If so, anyone recommend a place? I'm going to have two toddlers in tow when I venture down to exchange my licence so need to be as prepared as possible to make it as hassle free as possible. If hassle free exists here that is!!


----------



## AlexDhabi

Official translation offices are small offices in several different places usually on back streets of the down-town area. If you go to a "typing office" they will direct you to one nearby if they can't help you. They are all small businesses (no great ones I can recommend). 
Hassle free? Unfortunately that is not possible. But your (or your partner's) employer's PRO can usually also help direct you as well.


----------



## Roadworrier

AlexDhabi said:


> Official translation offices are small offices in several different places usually on back streets of the down-town area. If you go to a "typing office" they will direct you to one nearby if they can't help you. They are all small businesses (no great ones I can recommend).
> Hassle free? Unfortunately that is not possible. But your (or your partner's) employer's PRO can usually also help direct you as well.

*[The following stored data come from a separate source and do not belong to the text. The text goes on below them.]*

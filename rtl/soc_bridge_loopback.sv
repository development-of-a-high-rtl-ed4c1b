// Processor-to-FPGA bridge loop-back.
//
// Used to measure and verify the path between the hard processor and the
// FPGA fabric: the processor writes words into the first FIFO over the
// bridge, FPGA logic moves each word into the second FIFO as soon as it is
// there and has room (one word per clock), and the processor reads them
// back and compares. Each FIFO has its own status registers on the
// lightweight bridge. The two-FIFO loop follows the original test design.
module soc_bridge_loopback #(
  parameter int DATA_W     = 64,
  parameter int DEPTH_LOG2 = 6
) (
  input  logic              clk,
  input  logic              rst_n,
  input  logic              h2f_write,
  input  logic [DATA_W-1:0] h2f_writedata,
  input  logic              f2h_read,
  output logic [DATA_W-1:0] f2h_readdata,
  output logic              f2h_readdatavalid,
  input  logic              csr_sel,       // 0: first FIFO, 1: second FIFO
  input  logic [1:0]        csr_address,
  input  logic              csr_read,
  output logic [31:0]       csr_readdata
);
  logic              lb_valid, lb_ready;
  logic [DATA_W-1:0] lb_data;
  logic [31:0]       csr0, csr1;
  logic              sel_q;

  hps_to_fpga_fifo #(.DATA_W(DATA_W), .DEPTH_LOG2(DEPTH_LOG2)) u_h2f (
    .clk, .rst_n, .avs_write(h2f_write), .avs_writedata(h2f_writedata),
    .csr_address, .csr_read(csr_read && !csr_sel), .csr_readdata(csr0),
    .m_valid(lb_valid), .m_ready(lb_ready), .m_data(lb_data));

  fpga_to_hps_fifo #(.DATA_W(DATA_W), .DEPTH_LOG2(DEPTH_LOG2)) u_f2h (
    .clk, .rst_n, .s_valid(lb_valid), .s_ready(lb_ready), .s_data(lb_data),
    .avs_read(f2h_read), .avs_readdata(f2h_readdata),
    .avs_readdatavalid(f2h_readdatavalid),
    .csr_address, .csr_read(csr_read && csr_sel), .csr_readdata(csr1));

  always_ff @(posedge clk or negedge rst_n) begin
    if (!rst_n)        sel_q <= 1'b0;
    else if (csr_read) sel_q <= csr_sel;
  end
  assign csr_readdata = sel_q ? csr1 : csr0;
endmodule
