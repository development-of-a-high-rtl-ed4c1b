// Testbench for soc_bridge_loopback: plays the processor's test program.
// Writes blocks of random 64-bit words, reads them back and compares
// (integrity check), reads both FIFOs' status registers, and counts the
// clock cycles per word of the write-then-read loop.
module tb_soc_bridge_loopback;
  localparam int DW = 64, DL = 6, NBLK = 4, BLK = 48;
  logic clk = 0, rst_n = 0, h2f_write = 0, f2h_read = 0, csr_sel = 0, csr_read = 0;
  logic [DW-1:0] h2f_writedata = '0, f2h_readdata;
  logic f2h_readdatavalid;
  logic [1:0] csr_address = '0;
  logic [31:0] csr_readdata;
  int checks = 0, failures = 0, cyc = 0;
  logic [DW-1:0] sent[$];

  soc_bridge_loopback #(.DATA_W(DW), .DEPTH_LOG2(DL)) dut (.*);
  always #5 clk = ~clk;
  always @(posedge clk) cyc <= cyc + 1;

  task automatic check(input bit ok, input string msg);
    checks++;
    if (!ok) begin failures++; $display("FAIL: %s", msg); end
  endtask
  task automatic csr(input logic s, input logic [1:0] a, output logic [31:0] v);
    @(negedge clk); csr_read = 1; csr_sel = s; csr_address = a;
    @(negedge clk); csr_read = 0; v = csr_readdata;
  endtask

  always @(posedge clk) if (rst_n && f2h_readdatavalid) begin
    check(sent.size() > 0 && f2h_readdata == sent[0], "loop-back data");
    if (sent.size() > 0) void'(sent.pop_front());
  end

  initial begin
    logic [31:0] v;
    int t0;
    repeat (2) @(negedge clk);
    rst_n = 1;
    t0 = cyc;
    for (int b = 0; b < NBLK; b++) begin
      for (int i = 0; i < BLK; i++) begin
        @(negedge clk);
        h2f_write = 1; h2f_writedata = {$urandom, $urandom};
        sent.push_back(h2f_writedata);
      end
      @(negedge clk); h2f_write = 0;
      repeat (3) @(negedge clk);
      csr(1'b0, 2'd0, v); check(v == 0, "first FIFO emptied by the loop");
      csr(1'b1, 2'd0, v); check(v == BLK, $sformatf("second FIFO holds the block (%0d)", v));
      for (int i = 0; i < BLK; i++) begin
        @(negedge clk); f2h_read = 1;
      end
      @(negedge clk); f2h_read = 0;
      @(negedge clk);
    end
    check(sent.size() == 0, "all words returned");
    csr(1'b1, 2'd1, v); check(v[0] && !v[2], "second FIFO empty, no underflow");
    $display("loop-back: %0d words in %0d cycles", NBLK * BLK, cyc - t0);
    check(cyc - t0 < NBLK * (2 * BLK + 12), "about two cycles per word");
    $display("TB_RESULT checks=%0d failures=%0d", checks, failures);
    $finish;
  end
  initial begin
    repeat (5000) @(posedge clk);
    failures++;
    $display("watchdog expired");
    $display("TB_RESULT checks=%0d failures=%0d", checks, failures);
    $finish;
  end
endmodule
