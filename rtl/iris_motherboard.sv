// Motherboard logic of the acquisition chain.
//
// The coincidence network watches the detector triggers and triggers the
// two DAQ boards of every accepted coincidence with a shared event number.
// For each of the N_BUS synchronous buses a fetch controller pulls packets
// from the boards in bursts (read-clock domain), the integrity checker
// verifies the control codes of each packet, and a dual-clock buffer takes
// the words into the system clock; a fetch waits while its buffer has no
// room for a whole packet. The merge stage then sends whole packets from the
// buffers, round robin, to the host-link stream (the USB controller).
// DAQ board i sits on bus i / (N_DAQ / N_BUS).
module iris_motherboard
  import pet_daq_pkg::*;
#(
  parameter int N_DAQ      = 16,
  parameter int N_BUS      = 2,
  parameter int WINDOW     = 2,
  parameter int DEPTH_LOG2 = 6
) (
  input  logic                   clk_sys,
  input  logic                   rd_clk,
  input  logic                   rst_n,
  input  logic [N_DAQ-1:0]       det_trig,
  output logic [N_DAQ-1:0]       daq_trig,
  output logic [7:0]             event_id,
  input  logic [N_DAQ-1:0]       dav,
  output logic [N_DAQ-1:0]       oe,
  output logic [N_DAQ-1:0]       req,
  input  word_t [N_BUS-1:0]      bus_data,
  output word_t                  usb_data,
  output logic                   usb_valid,
  input  logic                   usb_ready,
  output logic [31:0]            n_coinc,
  output logic [31:0]            n_single,
  output logic [31:0]            n_multiple,
  output logic [N_BUS-1:0][31:0] n_pkts,
  output logic [N_BUS-1:0][31:0] n_stall,
  output logic [N_BUS-1:0][31:0] n_ok,
  output logic [N_BUS-1:0][31:0] n_err
);
  localparam int PER = N_DAQ / N_BUS;

  coincidence_unit #(.N_DET(N_DAQ), .WINDOW(WINDOW)) u_coinc (
    .clk(clk_sys), .rst_n, .det_trig, .daq_trig, .event_id,
    .n_coinc, .n_single, .n_multiple);

  word_t [N_BUS-1:0]               buf_rdata;
  logic  [N_BUS-1:0][DEPTH_LOG2:0] buf_rcount;
  logic  [N_BUS-1:0]               buf_rd;

  for (genvar b = 0; b < N_BUS; b++) begin : g_bus
    logic                wr_en, pkt_ok, pkt_err, wfull, rempty;
    word_t               wdata;
    logic [2:0]          word_idx;
    logic [DEPTH_LOG2:0] wfree;

    daqfetch_sync #(.N_DAQ(PER)) u_fetch (
      .rd_clk, .rst_n,
      .dav(dav[b*PER +: PER]), .oe(oe[b*PER +: PER]), .req(req[b*PER +: PER]),
      .bus_data(bus_data[b]),
      .space_ok(wfree >= (DEPTH_LOG2+1)'(PKT_WORDS)),
      .wr_en, .wdata, .word_idx, .n_pkts(n_pkts[b]), .n_stall(n_stall[b]));

    packet_checker u_chk (
      .clk(rd_clk), .rst_n, .valid(wr_en), .word(wdata), .word_idx,
      .pkt_ok, .pkt_err, .n_ok(n_ok[b]), .n_err(n_err[b]));

    async_fifo #(.WIDTH(WORD_W), .DEPTH_LOG2(DEPTH_LOG2)) u_buf (
      .wclk(rd_clk), .wrst_n(rst_n), .wr_en, .wdata, .wfull, .wfree,
      .rclk(clk_sys), .rrst_n(rst_n), .rd_en(buf_rd[b]), .rdata(buf_rdata[b]),
      .rempty, .rcount(buf_rcount[b]));
  end

  host_merge #(.N_BUS(N_BUS), .DEPTH_LOG2(DEPTH_LOG2)) u_merge (
    .clk(clk_sys), .rst_n, .rdata(buf_rdata), .rcount(buf_rcount),
    .rd_en(buf_rd), .out_data(usb_data), .out_valid(usb_valid),
    .out_ready(usb_ready));
endmodule
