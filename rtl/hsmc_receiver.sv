// HSMC receiver of the SoC acquisition prototype.
//
// Data from a remote converter board arrives over the mezzanine connector on
// two LVDS lanes. The deserializer turns the lanes into 16-bit words in the
// serial clock; a dual-clock FIFO, whose Gray-coded pointers pass through
// two-flop synchronization registers, brings them into the system clock
// `clk`; words that arrive while it is full are dropped and counted. The
// transfer state machine takes commands from the processor through an
// HPS-to-FPGA FIFO and returns data and status words through an FPGA-to-HPS
// FIFO, both on the processor bridges (see those blocks for the register
// maps). `csr_sel` picks which FIFO's registers a lightweight-bridge read
// returns. This arrangement follows the original test design; the drop rule
// and buffer depth are choices of this design.
module hsmc_receiver
  import pet_daq_pkg::*;
#(
  parameter int DATA_W        = 64,
  parameter int DEPTH_LOG2    = 6,
  parameter int RX_DEPTH_LOG2 = 5,
  parameter int BURST         = 5
) (
  input  logic              clk,
  input  logic              ser_clk,
  input  logic              rst_n,
  input  logic [1:0]        lanes,
  input  logic              cmd_write,
  input  logic [DATA_W-1:0] cmd_writedata,
  input  logic              out_read,
  output logic [DATA_W-1:0] out_readdata,
  output logic              out_readdatavalid,
  input  logic              csr_sel,
  input  logic [1:0]        csr_address,
  input  logic              csr_read,
  output logic [31:0]       csr_readdata,
  output hsmc_state_e       state,
  output logic              link_locked,
  output logic [15:0]       n_slip
);
  // serial clock domain
  logic [15:0]            des_word;
  logic                   des_valid, des_locked, rx_full;
  logic [RX_DEPTH_LOG2:0] rx_wfree, rx_rcount;
  logic [15:0]            drops_s;

  lvds_deserializer #(.LANES(2), .FACTOR(8)) u_des (
    .ser_clk, .rst_n, .align(1'b0), .lanes, .word(des_word),
    .word_valid(des_valid), .locked(des_locked), .n_slip);

  always_ff @(posedge ser_clk or negedge rst_n) begin
    if (!rst_n)                    drops_s <= '0;
    else if (des_valid && rx_full) drops_s <= drops_s + 1'b1;
  end

  // system clock domain
  logic [15:0] rx_data;
  logic        rx_empty, rx_rd;
  logic [1:0]  lock_sync;
  logic [15:0] drops_sync1, drops_sync2;

  async_fifo #(.WIDTH(16), .DEPTH_LOG2(RX_DEPTH_LOG2)) u_rxbuf (
    .wclk(ser_clk), .wrst_n(rst_n), .wr_en(des_valid), .wdata(des_word),
    .wfull(rx_full), .wfree(rx_wfree),
    .rclk(clk), .rrst_n(rst_n), .rd_en(rx_rd), .rdata(rx_data),
    .rempty(rx_empty), .rcount(rx_rcount));

  // lock flag and drop counter through synchronization registers. The drop
  // counter is a plain binary count sampled in another clock, so a read may
  // catch it mid-change; it only feeds the status word and is read again on
  // the next status command.
  always_ff @(posedge clk or negedge rst_n) begin
    if (!rst_n) begin
      lock_sync   <= '0;
      drops_sync1 <= '0;
      drops_sync2 <= '0;
    end else begin
      lock_sync   <= {lock_sync[0], des_locked};
      drops_sync1 <= drops_s;
      drops_sync2 <= drops_sync1;
    end
  end
  assign link_locked = lock_sync[1];

  logic              cmd_valid, cmd_ready, res_valid, res_ready;
  logic [DATA_W-1:0] cmd_data, res_data, last_cmd;
  logic [15:0]       n_words, n_cmds;
  logic [31:0]       csr_c, csr_o;
  logic              sel_q;

  hps_to_fpga_fifo #(.DATA_W(DATA_W), .DEPTH_LOG2(DEPTH_LOG2)) u_cmdq (
    .clk, .rst_n, .avs_write(cmd_write), .avs_writedata(cmd_writedata),
    .csr_address, .csr_read(csr_read && !csr_sel), .csr_readdata(csr_c),
    .m_valid(cmd_valid), .m_ready(cmd_ready), .m_data(cmd_data));

  hsmc_ctrl_fsm #(.DATA_W(DATA_W), .BURST(BURST)) u_fsm (
    .clk, .rst_n, .cmd_valid, .cmd_ready, .cmd_data,
    .rx_data, .rx_empty, .rx_rd, .rx_drops(drops_sync2),
    .link_locked, .out_valid(res_valid), .out_ready(res_ready),
    .out_data(res_data), .state, .last_cmd, .n_words, .n_cmds);

  fpga_to_hps_fifo #(.DATA_W(DATA_W), .DEPTH_LOG2(DEPTH_LOG2)) u_outq (
    .clk, .rst_n, .s_valid(res_valid), .s_ready(res_ready), .s_data(res_data),
    .avs_read(out_read), .avs_readdata(out_readdata),
    .avs_readdatavalid(out_readdatavalid),
    .csr_address, .csr_read(csr_read && csr_sel), .csr_readdata(csr_o));

  always_ff @(posedge clk or negedge rst_n) begin
    if (!rst_n)        sel_q <= 1'b0;
    else if (csr_read) sel_q <= csr_sel;
  end
  assign csr_readdata = sel_q ? csr_o : csr_c;
endmodule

If you go to the Police Licensing office they have a translator and copy place all in the same building, along with an ATM, the eye examination room and a small sandwich shop while you are waiting for your number to be called. it took me under 90 minutes to get my number, take my Virginia license to get translated, eat a sandwich, get my eyes examined, pay the fee, get my picture taken (ironic since you have to bring a passport-size photo), and get my license.


----------



## Chevy105

Will you need both parts of your UK licence. I have my photo card but am hunting for the paper section at the moment!!


----------



## Paraguanero

Dear Friends,

Cheers to everyone!!!

I am new in this forum, this is my first message from now on I will be annoying you   with some questions, cause I am waiting an offer for a long term contract in Abu Dhabi. This would be mi first international experience, so I am plenty of doubts. Thanks in advance.

Regarding this thread, once you have your driving license... Is easy buy and later sell an used car?... I won't be able to buy a new car at the first instance because I don't have a credit record in the UAE, so, I'm thinking in buy an used car, basicly to drive my kids to the school and some extra curricular activities. When would be possible, I am going to apply for car loan, I think sell the used car and buy a new one to keep it during my long stay in the UAE.


----------



## GumbaGumba

Hi


If I am not mistaken currently there is not such thing as a credit record in the UAE so as long as you have the money to repay the car you should be okay. The amount t you can borrow will most likely be based on what you earn,

Bea


----------



## Paraguanero

> If I am not mistaken currently there is not such thing as a credit record in the UAE so as long as you have the money to repay the car you should be okay. The amount t you can borrow will most likely be based on what you earn,
> 
> Bea


It's good to know it


----------



## judithbyerly

I've been driving for years and I have heard people drive like nucases in Dubai. It there any laws to decide who is at fault if involved in an accident. Does anyone know what is required to drive a car there? Cost to ship of my cars there, insurance, etc. Thank you all.


----------



## AlexDhabi

First of all, this is for all emirates except Dubai and Dubai has a separate forum.

UAE roads are mostly wide, straight and fast. Driving standards are generally poor and challenging - fast traffic with a combination of lane-hoggers, tail-gaters and weavers. You get used to it quickly.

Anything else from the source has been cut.